Conventional wisdom says you should normally apply small microcontrollers to dedicated applications with constrained resources. 8-bit microcontrollers with a few kilobytes of memory are still plentiful today. 32-bit microcontrollers with a couple of dozen kilobytes of memory are also very popular. In the latter case, it is typical to rely on a small RTOS to provide basic software interfaces and services. The Zephyr Project provides such an RTOS. Many ARM-based microcontrollers are supported, but other architectures including ARC, XTENSA, RISC-V (32-bit) and X86 (32-bit) are also supported. Yet some people are designing products with computing needs that are simple enough to be fulfilled by a small RTOS like Zephyr, but with memory addressing needs that cannot be described by kilobytes or megabytes, but that actually require gigabytes! So it was quite a surprise when BayLibre was asked to port Zephyr to the 64-bit RISC-V architecture.
Where to start
The 64-bit port required a lot of cleanups. Initially, we were far from concerned by the actual RISCV64 support. Zephyr supports a virtual “board” configuration faking basic hardware on one side and interfacing with a POSIX environment on the other side which allows for compiling a Zephyr application into a standard Linux process. This has enormous benefits such as the ability to use native Linux development tools. For example, it allows you to use gdb to look at core dumps without fiddling with a remote debugging setup or emulators such as QEMU. Until this point, this “POSIX” architecture only created 32-bit executables. We started by only testing the generic Zephyr code in 64-bit mode. It was only a matter of flipping some compiler arguments to attempt a 64-bit build.

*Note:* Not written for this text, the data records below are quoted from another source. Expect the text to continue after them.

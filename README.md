# Wideband transmitter linearization: SRPC crest factor reduction and piecewise pre-equalized LUT predistortion

A power amplifier driving a multi-carrier WCDMA signal must be efficient and linear. Those two
goals conflict. The signal's peaks sit 9 to 10 dB above its average power, so the amplifier must
be backed off. The amplifier also compresses and has memory: its output depends on the signal
envelope it has seen over the last few samples. This RTL implements the digital half of a
transmitter that tackles both problems in two steps:

1. **Crest factor reduction (CFR)** by *scaled repeated peak cancellation* (SRPC). Peaks above a
   threshold are cut out by subtracting band-limited cancellation pulses. The pulses are scaled
   up so that a few iterations are enough.
2. **Digital predistortion (PD)** with a *piecewise pre-equalized lookup table*. A complex gain
   table indexed by the input magnitude undoes the amplifier's AM/AM and AM/PM distortion. A
   short FIR filter whose taps are also chosen by the input magnitude follows it, and undoes the
   envelope-dependent memory.

Two further blocks sit beside this chain:

- A **baseband-derived RF predistorter**. It sends the predistortion function to an RF vector
  modulator instead of predistorting the samples. It has its own ports.
- A **delay correlator**. It measures the loop delay between the transmitted samples and the
  feedback samples. Coefficient training needs that delay, and so does the path alignment of the
  RF predistorter.

Coefficient training (indirect learning) runs on a host computer. The converters, modulators,
amplifier and analyser are analog equipment. All of these are outside the RTL, and their signals
are ports of the top level.

## Signal flow

```
                 host writes: taps, carrier words, thresholds, alphas, LUT, EQ taps
                                         |
 sample_playback --> srpc_cfr (3 x srpc_stage) --> pwpe_lut_pd --> round 14b --> dac_i/dac_q
   (8192 words,         clip -> shape -> scale -> subtract   |                      |
    cyclic)                                                 pd_z                 (PA, analog)
                                                             |                      |
                                delay_correlator <-- ref ----+      adc_i/adc_q <---+
                                  (lag, peak)    <-- fb (12b ADC words)

 rf_u --> bbrf_pd: main path  delay_line -> lagrange_frac_delay -> 14b main DAC
                   coef path  |u| -> index -> LUT -> delay_line -> two 8b DACs (vector modulator)
```

The main chain advances one sample per clock while the playback runs. `play_valid` is the sample
enable (`ce`) of every register in the chain, so the pipeline freezes when playback stops. The RF
predistorter has its own enable, `rf_ce`.

## Number formats

| type | contents | scale |
|---|---|---|
| `cplx_t` | complex sample, 16-bit I and Q | Q1.15, 32768 = 1.0 |
| `coef_t` | complex coefficient (LUT gain, EQ tap) | Q2.14, 16384 = 1.0 |
| `mag_t` | unsigned magnitude | 32768 = 1.0 (up to 46341) |
| SRPC `alpha` | real scale factor | Q4.12, 4096 = 1.0 |

Every product is rounded to nearest and saturated back to 16 bits (`dpd_pkg`). The converter
words are the top 14 bits (main DACs), 12 bits (feedback ADCs, placed at the top of a Q1.15 word)
and 8 bits (vector modulator DACs), rounded with saturation.

## Crest factor reduction: scaled repeated peak cancellation

One `srpc_stage` computes

```
p_n  = x_n - x_n * c_n,        c_n = A / |x_n| if |x_n| > A, else 1     (cfr_clipper)
pf_n = noise-shaped p_n                                                (noise_shaper)
z_n  = x_{n-d} - alpha * pf_n                                           (srpc_stage)
```

**Clipper.** `cfr_clipper` forms the excess part of the peak directly, as
`p = x (|x| - A) / |x|`. `cplx_magnitude` supplies `|x|` with a 16-step integer square root. A
combinational divide follows. Below the threshold the pulse is zero. `clipped` flags a sample
that was over the threshold.

**Noise shaper.** Clipping alone would spread distortion over the whole band. The pulse has to
be filtered to the occupied carriers. With several carriers, the gaps between them must stay
clean too, so one low-pass filter is not enough. `noise_shaper` has one branch per carrier (`NC`
= 4). A branch mixes the pulse down by its carrier frequency, low-pass filters it with the shared
129-tap filter (`fir_complex`), mixes it back up, and adds it to the sum.

The subtle part is the phase of the up-mixer. If both mixers ran from one oscillator, a branch
would rotate the pulse by `exp(j w_c G)`, where `G = 64` is the filter's group delay. The pulse
would then no longer point along the peak it is meant to cancel. On real signals that made the
peaks worse. Each branch therefore has two `nco`s at the same frequency. The up-mixer lags the
down-mixer by `(G+2)*fword` of phase, set through the `phase_off` input; the 2 covers the two
mixer registers. Each branch is then an exact band-pass filter
`sum_k h_k p(n-k) exp(j w_c (k-G))` centred on its carrier, with zero phase at its centre tap.
Carriers can be disabled with `car_en`.

**Scaling.** Filtering spreads the pulse, so its peak comes out lower than the clipped excess.
Plain repeated peak cancellation (alpha = 1) therefore needs many iterations. SRPC multiplies the
filtered pulse by `alpha > 1`, about the ratio of the two peaks. The host sets alpha per stage,
found numerically for a given threshold; the hardware does not compute it. The input reaches the
subtractor through a `delay_line` of `6 + G` samples, so the centre of each pulse lines up with
its peak.

**Cascade.** `srpc_cfr` chains `STAGES` = 3 stages. Each has its own threshold and alpha, and all
share the filter taps and carrier words. Peaks that the filter of one stage regrows are removed
by the next. Each stage has a latency of `7 + (TAPS-1)/2` = 71 samples, so the cascade delays the
signal by 213 samples.

Measured on a synthetic four-carrier signal at 61.44 Msample/s (carriers at ±2.5 and ±7.5 MHz,
1.92 MHz filter cut-off, alpha = 1.5, threshold 5 dB above RMS), PAPR falls from 8.7 dB to
6.1 dB. The error vector magnitude is 9.9 % and no measurable energy lands out of band (see
`tb_srpc_cfr`). The reference work reports 5.71 dB at 10 % EVM after three stages on a real
four-carrier WCDMA Test Model 1 signal. Its alphas were tuned numerically; the testbench's were
not. With only the two inner carriers present and enabled (`car_en = 0110`), PAPR falls from
about 8-9 dB to about 6-6.5 dB at a similar EVM, and nothing is added at the two disabled
carrier frequencies.

## Piecewise pre-equalized LUT predistorter

`pwpe_lut_pd` is a six-register pipeline:

| stage | operation | block |
|---|---|---|
| 1 | `|u(n)|` | `cplx_magnitude` |
| 2 | `m = min(N-1, round(|u(n)| N))` | `lut_indexer` |
| 3 | read `F_m` | `coef_ram` (reset to 1.0) |
| 4 | `x(n) = u(n) F_m` | complex multiply |
| 5-6 | `z(n) = x(n) + sum_{k=1}^{K-1} W_k^m x(n-k)` | `piecewise_preeq` |

The table has `N = 256` entries. Each of the `N` magnitude pieces has its own short FIR filter,
and its first tap is fixed at 1. With `K = 2` the memory holds 256 gains and 256 taps. The taps
are selected by the magnitude of the *current* sample. An envelope-dependent filter of this kind
compensates memory effects that a single equalizer (a Hammerstein predistorter) cannot reach.
`bypass` removes the equalizer. It is needed while the gain table is being trained, and the gain
table itself is transparent when it holds 1.0, its reset value. `pd_sat` reports an input whose
index had to be clamped to the last entry. `x_out` and `m_out` carry the post-LUT sample and its
index, aligned with `z`, for a trainer that wants them.

The host writes the coefficients. The LUT is written with `lut_we/lut_addr/lut_data`; the taps
with `eq_we/eq_addr/eq_tap/eq_data`, where `eq_tap` = k and only k = 1 exists for `K = 2`.
Writes may happen while the chain runs, and a changed word is used from the next read.

## Baseband-derived RF predistorter

`bbrf_pd` keeps the main transmit path at the signal bandwidth and applies the predistortion at
RF. The input magnitude addresses a complex gain table, and the table word drives two 8-bit DACs
that set the I/Q gains of an RF vector modulator. The unmodified input drives the 14-bit main
DAC. The two paths must reach the vector modulator at the same time, so both get a programmable
whole-sample delay (`delay_line`, 0 to 32 samples). The main path also gets a
`lagrange_frac_delay`, a 3rd-order Lagrange interpolator in steps of 1/10 sample. Its tap table
is computed exactly at elaboration from `h_k(f) = prod_{i!=k} (D-i)/(k-i)` with `D = 1 + f/10`.

| output | value |
|---|---|
| `rf_main_dac` | `u` delayed by `main_coarse + 3 + main_frac/10` samples, top 14 bits |
| `rf_coef_dac` | `F[m(u)]` delayed by `coef_coarse + 4` samples, top 8 bits |

## Loop delay correlator

`delay_correlator` computes `R(d) = sum_{n<1024} r(n) conj(y(n+d))` for `d = 0..63` and returns
`lag = arg max |R(d)|^2`. The reference `r` is the predistorter output (`corr_sel = 0`) or the RF
predistorter input (`corr_sel = 1`). The feedback `y` is the ADC stream. A `corr_start` pulse
stores 1024 reference and 1087 feedback samples, one per sample enable. The search then runs one
complex MAC per clock, 64 x 1025 clocks in all.

A fine search follows. The complex `R(d)` of every lag is kept in a 64-word register file. After
the coarse search, the correlation is interpolated around the peak with the same 3rd-order
Lagrange taps the RF predistorter uses. It is evaluated at 20 points, `lag - 1` to `lag + 0.9` in
tenths of a sample, and `corr_lag_fine` reports the strongest one in tenths. Interpolating `R`
costs 20 clocks. The alternative would be to correlate ten interpolated copies of the feedback
block, which costs ten times the coarse search. For a band-limited signal, the fine estimate
lands within a tenth of a sample of the true delay.

`corr_done` pulses for one clock at the end. `corr_lag`, `corr_lag_fine` and `corr_peak` hold
their values until the next start. The lag includes the DAC register. With a pure delay of D
samples between `dac_i/q` and `adc_i/q`, the correlator reports D + 1 on the main loop.

To calibrate the RF predistorter, measure its two paths in turn, each with the feedback loop. The
difference of the two fine estimates gives the `rf_main_coarse`/`rf_main_frac` and
`rf_coef_coarse` settings that align them.

## Playback memory

`sample_playback` holds 8192 complex samples, written by the host. While `play_run` is high it
plays the first `play_len` words cyclically, one per clock. `play_valid` follows `play_run` by one
clock and enables the whole chain. When `play_run` drops, playback restarts at word 0.

## Latency summary (in samples)

| path | latency |
|---|---|
| `cplx_magnitude` | 1 |
| `cfr_clipper` | 2 |
| `noise_shaper` | 4 + filter group delay 64 |
| `srpc_stage` | 71 |
| `srpc_cfr` (3 stages) | 213 |
| `pwpe_lut_pd` | 6 |
| playback word to `dac_i/q` | 1 + 213 + 6 + 1 |
| correlator | 1087 samples of capture, then 65,600 + 20 clocks |

## Where this design makes its own choices

The reference work gives the algorithms and some sizes: a 256-entry LUT, 2-tap piecewise
filters, 129 filter taps, three SRPC stages, four carriers, 1/10-sample delay steps, 14-bit and
8-bit DACs and 12-bit ADCs. The following choices are this design's own:

- **Number formats.** All of the formats in the table above.
- **Arithmetic circuits.** The integer square root, the clipper's divider, the oscillators
  (32-bit phase, 1024-entry sine table built at elaboration), and the noise shaper's
  two-oscillator phase alignment.
- **Run-time registers.** Alpha is a per-stage register, not computed in hardware. The
  thresholds, carrier frequencies and filter taps are also registers.
- **Unstated sizes.** Playback depth 8192, correlator block 1024 over 64 lags, coarse delays up
  to 32, and interpolator order 3.
- **Playback depth.** A full WCDMA radio frame at 61.44 Msample/s is 614,400 samples, about 75
  times the playback memory. Longer test signals must be loaded in pieces, or the depth
  parameter must be raised.
- **Training.** The coefficient update (indirect-learning LMS for the LUT and the taps) and the
  choice of alpha run on the host. The RTL provides the write ports and the measurement
  (correlator, aligned `x_out`/`m_out`) they need.

## Verifying and simulating

Every module has a self-checking testbench in `tb/` that prints
`TB_RESULT checks=<n> failures=<n>`. With plain Verilator 5:

```
verilator --binary -Wno-fatal --top-module tb_dpd_cfr_top rtl/dpd_pkg.sv -y rtl tb/tb_dpd_cfr_top.sv
./obj_dir/Vtb_dpd_cfr_top
```

Replace the name to run another testbench; each finishes in seconds. What they check:

- **Exact integer references.**
  - `tb_cplx_magnitude`: corner cases and random values.
  - `tb_fir_complex`: 129 taps.
  - `tb_lut_indexer`, `tb_coef_ram`, `tb_delay_line` (random stalls), `tb_sample_playback`.
  - `tb_piecewise_preeq`, `tb_pwpe_lut_pd`: full size.
  - `tb_bbrf_pd`: main and coefficient words bit-exact at four delay settings.
- **Real-valued models with small tolerances.**
  - `tb_cfr_clipper`, `tb_nco` (frequency and phase offset).
  - `tb_noise_shaper`: the band-pass formula above.
  - `tb_srpc_stage`.
  - `tb_lagrange_frac_delay`: all ten steps against the ideal delayed tone.
- **Cycle count.** `tb_delay_correlator` checks three integer delays on white data, and 13.4 and
  7.7 samples on a band-limited signal, each to a tenth of a sample. It also checks the exact
  number of clocks to `done`.
- **Signal quality.** `tb_srpc_cfr` uses the default three-stage, four-carrier, 129-tap
  configuration:
  - bit-exact pass-through when nothing clips;
  - PAPR reduction;
  - EVM;
  - out-of-band leakage;
  - the same checks on a two-carrier signal with the outer branches disabled.
- **End to end.** `tb_dpd_cfr_top` runs the top at its default parameters. It covers:
  - playback wraps;
  - bit-exact transparency of the chain with and without the equalizer;
  - LUT index saturation;
  - clipping in every stage and PAPR reduction at the DAC;
  - predistortion with known coefficients;
  - the correlator on the main loop through a delaying PA model;
  - the RF predistorter's exact DAC words, its fractional delay, and a correlator measurement
    of its main path.

  Each of these mechanisms is counted, and the test fails if one never happens.

## Size and limits

At the default parameters the top level synthesizes (generic cells) to about 88,000 flip-flop
bits and 1.2 Mbit of memory. Most of the flip-flops are the twelve 129-tap filter delay lines of
the SRPC cascade; most of the memory is the playback buffer. The filters are direct-form sums
over all taps in one clock, and the clipper divides in one clock. Neither has been pipelined or
timing-closed for a particular FPGA. At 61.44 MHz they would need the tap sums split into
registered adder trees or mapped to DSP cascades.

The SRPC cascade is by far the largest part. It needs 12 x 129 x 2 = 3096 real products per
sample. The predistorter path needs about ten, plus small tables, and fits comfortably in a
mid-size FPGA (a Stratix EP1S80 class device with 176 9x9 multipliers and 7.4 Mbit of RAM) next
to the playback memory. The full cascade does not fit such a part as written; it would need
time-multiplexed or polyphase shaping filters. The lint warnings that remain are deliberate
truncations: phase-accumulator bits below the sine-table index, and converter words taken from
the rounded 16-bit value. No part of the design has been tested against a real amplifier.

But unsurprisingly, it failed.The 32-bit legacy
Since its inception, the Zephyr RTOS targeted 32-bit architectures. The assumption that everything can be represented by an int32_t variable was everywhere. Code patterns like the following were ubiquitous:``` static inline void mbox_async_free(struct k_mbox_async *async) { k_stack_push(&async_msg_free, (u32_t)async); } ```Here the async pointer gets truncated on a 64-bit build. Fortunately, the compiler does flag those occurrences:
``` In function ‘mbox_async_free’: warning: cast from pointer to integer of different size [-Wpointer-to-int-cast] k_stack_push(&async_msg_free, (u32_t)async); ^ ```Therefore the actual work started with a simple task: converting all u32_t variables and parameters that may carry pointers into uintptr_t. After several days of work, the Hello_world demo application could finally be built successfully. Yay! But attempting to execute it resulted in a segmentation fault. The investigation phase began.
Chasing bugs
While the compiler could identify bad u32_t usage when a cast to or from a pointer was involved, some other cases could be found only by manual code inspection. Still, Zephyr is a significant body of code to review and catching all issues, especially the subtle ones, couldn’t happen without some code execution tracing in gdb. A much more complicated issue involved linked list pointers that ended up referring to non-existent list nodes for no obvious reason, and the bug only occurred after another item was removed from the list. This issue was only noticeable with a subsequent list search that followed the rogue pointer into Lalaland. And it didn’t trigger every time. The header file for list operations starts with this:``` #ifdef __LP64__ typedef u64_t unative_t; #else typedef u32_t unative_t; #endif ```So one would quickly presume that the code is already 64-bit ready. From a quick glance, it does use unative_t everywhere. What is easily missed is this:
``` #define SYS_SFLIST_FLAGS_MASK 0x3U static inline sys_sfnode_t *z_sfnode_next_peek(sys_sfnode_t *node) { return (sys_sfnode_t *)(node->next_and_flags & ~SYS_SFLIST_FLAGS_MASK); } ```Here we return the next pointer after masking out the bottom 2 flag bits. But 0x3U is interpreted by the compiler as an unsigned int and therefore a 32-bit value, meaning that ~0x3U is equal to 0xFFFFFFFC. Because node->next_and_flags is an u64_t, our (unsigned) 0xFFFFFFFC is promoted to 0x00000000FFFFFFFC, effectively truncating the returned pointer to its 32 bottom bits. So everything worked when the next node in the list was allocated in heap memory which is typically below the 4GB mark, but not for nodes allocated on the stack which is typically located towards the top of the address space on Linux. The fix? Turning 0x3U into 0x3UL. The addition of that single character required many hours of debugging, and this is only one example. Other equally difficult bugs were also found.